A hernia is reducible if the protruding sac of tissue can be pushed back into the abdomen. If the hernia cannot be pushed back in, it is incarcerated.

The symptoms of hernias vary. Sometimes the onset is gradual, with no symptoms other than the development of a bulge. In others, the hernia may present with a sudden giving away of the abdominal wall, which may be accompanied by pain.

In some cases, an incarcerated hernia gets so constricted that the blood supply is cut off and the tissue swells. Increasing pain or a tender lump that won’t go away indicates that the hernia has strangulated. When this occurs, the intestine can die quickly, leading to a life-threatening emergency that requires immediate medical attention.

Preparing for an Operation

Surgery is the only way to repair a hernia. They do not heal spontaneously and generally increase in size over time. Unless the hernia is strangulated, hernia repair is an elective operation. Most hernia repairs can be performed on an outpatient basis, although very large or extensive hernias may require hospital stay for several days.

Types of Procedures

There are a variety of procedures available to repair hernias. The right one for you will be determined by your specific situation.

Most hernias are repaired by using a mesh material to reinforce the tissue in the affected area. This mesh allows for a “tension-free” repair. This decreases postoperative pain, allows for quicker recovery and decreases the chance of recurrence. Mesh comes in a variety of shapes and sizes. Your surgeon will choose the best one for your particular hernia.

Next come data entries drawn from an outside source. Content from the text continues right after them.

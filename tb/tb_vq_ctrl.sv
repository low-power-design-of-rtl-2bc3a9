// tb_vq_ctrl: drives the stage controller with random in_valid and checks
// every output, every cycle, against the 18-cycle node schedule: read word t
// at t = 0..15, MAC at t = 1..16 (first at 1), read K at t = 16, result at
// t = 17, in_ready when idle or at t = 17. Also checks that back-to-back
// vectors are taken one per 18 cycles and that a synchronous reset idles it.
module tb_vq_ctrl;
  import vq_pkg::*;

  logic clk = 0;
  always #5 clk = ~clk;
  int checks = 0, failures = 0;

  logic rst_n, in_valid;
  logic in_ready, load, mem_rd_en, x_load, mac_en, mac_first, k_rd_en, out_valid, busy;
  logic [WSEL_W-1:0] word;

  vq_ctrl dut (.*);

  // expected state: t = cycles since the vector was taken, -1 when idle
  int t = -1;
  int taken = 0, finished = 0, b2b = 0, last_take = -100, cyc = 0;

  task automatic check(input bit ok, input string what);
    checks++;
    if (!ok) begin failures++; $display("FAIL t=%0d %s", t, what); end
  endtask

  initial begin
    #50000;
    failures++;
    $display("watchdog expired");
    $display("TB_RESULT checks=%0d failures=%0d", checks, failures);
    $finish;
  end

  initial begin
    rst_n = 0; in_valid = 0;
    repeat (2) @(posedge clk);
    #1 rst_n = 1;
    for (cyc = 0; cyc < 600; cyc++) begin
      // drive at negedge, check outputs before the edge
      @(negedge clk);
      if (cyc > 500) in_valid = 1'b0;
      else if (cyc < 200) in_valid = 1'b1;          // continuous stream
      else in_valid = ($urandom_range(0, 3) == 0);  // sparse stream
      #1;
      begin
        bit rdy;
        rdy = (t < 0) || (t == 17);
        check(in_ready == rdy, "in_ready");
        check(load == (in_valid && rdy), "load");
        check(busy == (t >= 0), "busy");
        check(mem_rd_en == (t >= 0 && t <= 15), "mem_rd_en");
        check(x_load == (t >= 0 && t <= 15), "x_load");
        if (t >= 0 && t <= 15) check(word == WSEL_W'(t), "word");
        check(mac_en == (t >= 1 && t <= 16), "mac_en");
        check(mac_first == (t == 1), "mac_first");
        check(k_rd_en == (t == 16), "k_rd_en");
        check(out_valid == (t == 17), "out_valid");
        if (t == 17) finished++;
        if (in_valid && rdy) begin
          if (cyc - last_take == 18) b2b++;
          last_take = cyc;
          taken++;
          t = 0;
        end else if (t == 17) t = -1;
        else if (t >= 0) t++;
      end
    end
    check(taken > 20 && finished >= taken - 1, $sformatf("taken %0d finished %0d", taken, finished));
    check(b2b >= 10, $sformatf("back-to-back at 18-cycle spacing: %0d", b2b));
    // reset in mid-node
    @(negedge clk); in_valid = 1;
    @(negedge clk); in_valid = 0;
    repeat (5) @(negedge clk);
    rst_n = 0;
    @(negedge clk); rst_n = 1; #1;
    check(!busy && in_ready && !out_valid, "reset to idle");
    $display("TB_RESULT checks=%0d failures=%0d", checks, failures);
    $finish;
  end
endmodule
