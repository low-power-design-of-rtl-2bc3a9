// vq_pe: processing element of one tree-level stage.
//
// Evaluates Eq. (4) for one node: MSE_ab = K*2^K_SHIFT + sum_i 2*X_i*d_i,
// with d_i = Cb_i - Ca_i from the difference memory and K from the constant
// memory. MSE_ab is the distortion to the left codevector Ca minus the
// distortion to the right codevector Cb, so its sign bit picks the branch:
// bit = 0 (left) when MSE_ab < 0, bit = 1 (right) otherwise, ties going
// right. The factor 2 is a wired shift.
//
// Both multiplier operands come from registers that change only when new
// work arrives: the pixel operand x_q loads only on x_load, and d_in is the
// memory's held output. An idle stage therefore presents unchanged inputs to
// its multiplier and adders (the source design's glitch-avoiding input
// registers); the accumulator likewise loads only on mac_en.
//
// Timing: x_load with x_in one cycle before the mac_en that uses it; d_in is
// valid during mac_en (the memory is read one cycle earlier); k_in is valid
// in the cycle after the last MAC, when bit and mse are read combinationally
// from the accumulator and K (the final add).
module vq_pe
  import vq_pkg::*;
(
  input  logic clk,
  input  logic x_load,
  input  pix_t x_in,
  input  logic mac_en,
  input  logic mac_first,
  input  word_t d_in,
  input  word_t k_in,
  output acc_t mse,
  output logic bit_o
);

  pix_t x_q;
  acc_t acc_q;
  acc_t prod2;

  always_ff @(posedge clk) begin
    if (x_load) x_q <= x_in;
  end

  // 2*X*d: X unsigned 8 bit, d signed 9 bit.
  assign prod2 = (ACC_W'(signed'({1'b0, x_q})) * ACC_W'(d_in)) <<< 1;

  always_ff @(posedge clk) begin
    if (mac_en) acc_q <= (mac_first ? '0 : acc_q) + prod2;
  end

  assign mse   = acc_q + (ACC_W'(k_in) <<< K_SHIFT);
  assign bit_o = ~mse[ACC_W-1];

endmodule
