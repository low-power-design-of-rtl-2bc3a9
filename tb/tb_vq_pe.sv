// tb_vq_pe: feeds the processing element random pixels, difference words and
// constants with the controller's timing (operand one cycle ahead of its
// MAC, K after the last MAC) and checks the decision value
// K*2^12 + sum 2*X_i*d_i and its sign bit against integer arithmetic. Extreme
// operands (X = 255, d = -256 or 255, K = -256 or 255) are included, and a
// zero result checks that ties go right (bit 1). Idle cycles between nodes
// check that the result holds.
module tb_vq_pe;
  import vq_pkg::*;

  logic clk = 0;
  always #5 clk = ~clk;
  int checks = 0, failures = 0;

  logic  x_load, mac_en, mac_first, bit_o;
  pix_t  x_in;
  word_t d_in, k_in;
  acc_t  mse;
  int    ones = 0, zeros = 0;

  vq_pe dut (.*);

  task automatic check(input bit ok, input string what);
    checks++;
    if (!ok) begin failures++; $display("FAIL %s", what); end
  endtask

  initial begin
    #200000;
    failures++;
    $display("watchdog expired");
    $display("TB_RESULT checks=%0d failures=%0d", checks, failures);
    $finish;
  end

  task automatic run_node(input int mode);
    int x[16], d[16], k, expv;
    for (int i = 0; i < 16; i++) begin
      case (mode)
        0: begin x[i] = $urandom_range(0, 255); d[i] = $urandom_range(0, 511) - 256; end
        1: begin x[i] = 255; d[i] = -256; end
        2: begin x[i] = 255; d[i] = 255; end
        default: begin x[i] = (i == 0) ? 128 : 0; d[i] = (i == 0) ? 16 : 0; end
      endcase
    end
    case (mode)
      0: k = $urandom_range(0, 511) - 256;
      1: k = 255;
      2: k = -256;
      default: k = -1;   // 2*128*16 = 4096 = -K*4096 -> exact tie
    endcase
    expv = k * 4096;
    for (int i = 0; i < 16; i++) expv += 2 * x[i] * d[i];
    // cycle 0: operand X_0 loaded
    @(negedge clk);
    x_load = 1; x_in = pix_t'(x[0]); mac_en = 0; mac_first = 0;
    for (int i = 0; i < 16; i++) begin
      @(negedge clk);
      d_in = word_t'(d[i]);
      mac_en = 1; mac_first = (i == 0);
      x_load = (i < 15); x_in = (i < 15) ? pix_t'(x[i+1]) : pix_t'($urandom);
    end
    @(negedge clk);
    mac_en = 0; x_load = 0; mac_first = 0; k_in = word_t'(k);
    d_in = word_t'($urandom);  // memory output not used now
    #1;
    check(mse == acc_t'(expv), $sformatf("mode %0d mse %0d exp %0d", mode, mse, expv));
    check(bit_o == (expv >= 0), $sformatf("mode %0d bit %0d", mode, bit_o));
    if (bit_o) ones++; else zeros++;
    repeat (2) @(negedge clk);
    #1 check(mse == acc_t'(expv), "result holds while idle");
  endtask

  initial begin
    x_load = 0; mac_en = 0; mac_first = 0; x_in = 0; d_in = 0; k_in = 0;
    for (int m = 1; m <= 3; m++) run_node(m);
    for (int n = 0; n < 60; n++) run_node(0);
    check(ones > 0 && zeros > 0, "both branch outcomes seen");
    $display("TB_RESULT checks=%0d failures=%0d", checks, failures);
    $finish;
  end
endmodule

An inguinal hernia can be repaired through a small incision in the groin (open technique) or with a laparoscope. The advantage of the open technique is that it can be done under mild sedation and local anesthesia. Laparoscopy requires general anesthesia. The recovery from both operations is very similar. Generally, a laparoscopic technique is preferred for bilateral hernias (hernias in both groins) or recurrent hernias. Otherwise the open technique may be the best option for you.

An umbilical hernia may be repaired by suturing only if it is small. Larger umbilical hernias are repaired with mesh. This is generally done through a small incision in the umbilicus.

An incisional hernia, a ventral hernia, or a very large umbilical hernia may be repaired with a laparoscopic technique. In this operation, a piece of mesh is placed over the hernia on the inside of the abdominal wall and secured in place.

Complications

As with any surgery, there are risks and there can be complications. Complications are not common but you should be aware of the possibility. Complications can include, but are not limited to:

  • Infection.
  • Bleeding.
  • Hernia recurrence (1-2%).
  • Injury to the testicle, cord or vas deferens.
  • Other organ injury.
  • Chronic pain.
  • Numbness.
  • Anesthetic complications.
  • Complications related to the mesh.
  • Adhesions or scar tissue formation.
  • The need for further or repeat surgery.

Recovery

After the operation, you will be taken to the recovery room where you will be watched carefully for about 1-2 hours until the anesthetic wears off. Post-operative pain is usually well controlled with oral medication. Some patients report requiring no pain medicine at all. Occasionally, there will be some nausea until the anesthesia wears off. Your nurse can give you medication for this.

Most laparoscopic hernia patients go home the same day. After leaving the hospital, gradually return to normal activities over the next 3 to 5 days. In the first week after the surgery you may notice some bruising around the incisions. For inguinal hernia repair, you may have some swelling or bruising of the penis and scrotum. Mild abdominal distension is normal. You may shower the day following surgery.

You should see your surgeon for follow-up one or two weeks after surgery. Avoid strenuous activity for two weeks. Recovery varies depending on the type and extent of the hernia, the individual patient, and the type of repair. It is important not to over exert yourself too quickly. Constipation is also common after surgery, so beginning a stool softener 2 days prior to surgery can be helpful.